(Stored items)
# # # # #
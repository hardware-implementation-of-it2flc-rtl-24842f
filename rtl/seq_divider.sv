// seq_divider: unsigned restoring divider, one quotient bit per clock.
//
// A pulse on start loads dividend and divisor; NW clocks later done pulses
// for one cycle with quotient = dividend / divisor (truncated). busy is high
// in between. A zero divisor gives an all-ones quotient (saturation). Used for
// the division by Ts in the error-rate unit and for the two final divisions
// of the type reducer; the division method is this design's choice.
module seq_divider #(
  parameter int NW = 32,   // dividend and quotient width
  parameter int DW = 16    // divisor width
) (
  input  logic          clk,
  input  logic          rst_n,
  input  logic          start,
  input  logic [NW-1:0] dividend,
  input  logic [DW-1:0] divisor,
  output logic [NW-1:0] quotient,
  output logic          busy,
  output logic          done
);
  logic [NW-1:0]   q;
  logic [DW:0]     rem;
  logic [DW-1:0]   dvs;
  logic [$clog2(NW+1)-1:0] cnt;
  logic [DW:0]     trial;

  always_comb trial = {rem[DW-1:0], q[NW-1]} - {1'b0, dvs};

  always_ff @(posedge clk or negedge rst_n) begin
    if (!rst_n) begin
      q <= '0; rem <= '0; dvs <= '0; cnt <= '0; busy <= 1'b0; done <= 1'b0;
      quotient <= '0;
    end else begin
      done <= 1'b0;
      if (start && !busy) begin
        q    <= dividend;
        rem  <= '0;
        dvs  <= divisor;
        cnt  <= ($clog2(NW+1))'(NW);
        busy <= 1'b1;
      end else if (busy) begin
        if (!trial[DW]) begin
          rem <= trial;
          q   <= {q[NW-2:0], 1'b1};
        end else begin
          rem <= {rem[DW-1:0], q[NW-1]};
          q   <= {q[NW-2:0], 1'b0};
        end
        cnt <= cnt - 1'b1;
        if (cnt == 1) begin
          busy <= 1'b0;
          done <= 1'b1;
          quotient <= (dvs == '0) ? '1 : {q[NW-2:0], !trial[DW]};
        end
      end
    end
  end
endmodule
# # # # #
# EXERCISE DESCRIPTION
Output all lines from the beginning of the data up to the line holding "(saturation). Used for", that line included, exactly as written.

# REPLY TO THE EXERCISE
repository hardware-implementation-of-it2flc-rtl-24842f
filename rtl/seq_divider.sv
// seq_divider: unsigned restoring divider, one quotient bit per clock.
//
// A pulse on start loads dividend and divisor; NW clocks later done pulses
// for one cycle with quotient = dividend / divisor (truncated). busy is high
// in between. A zero divisor gives an all-ones quotient (saturation). Used for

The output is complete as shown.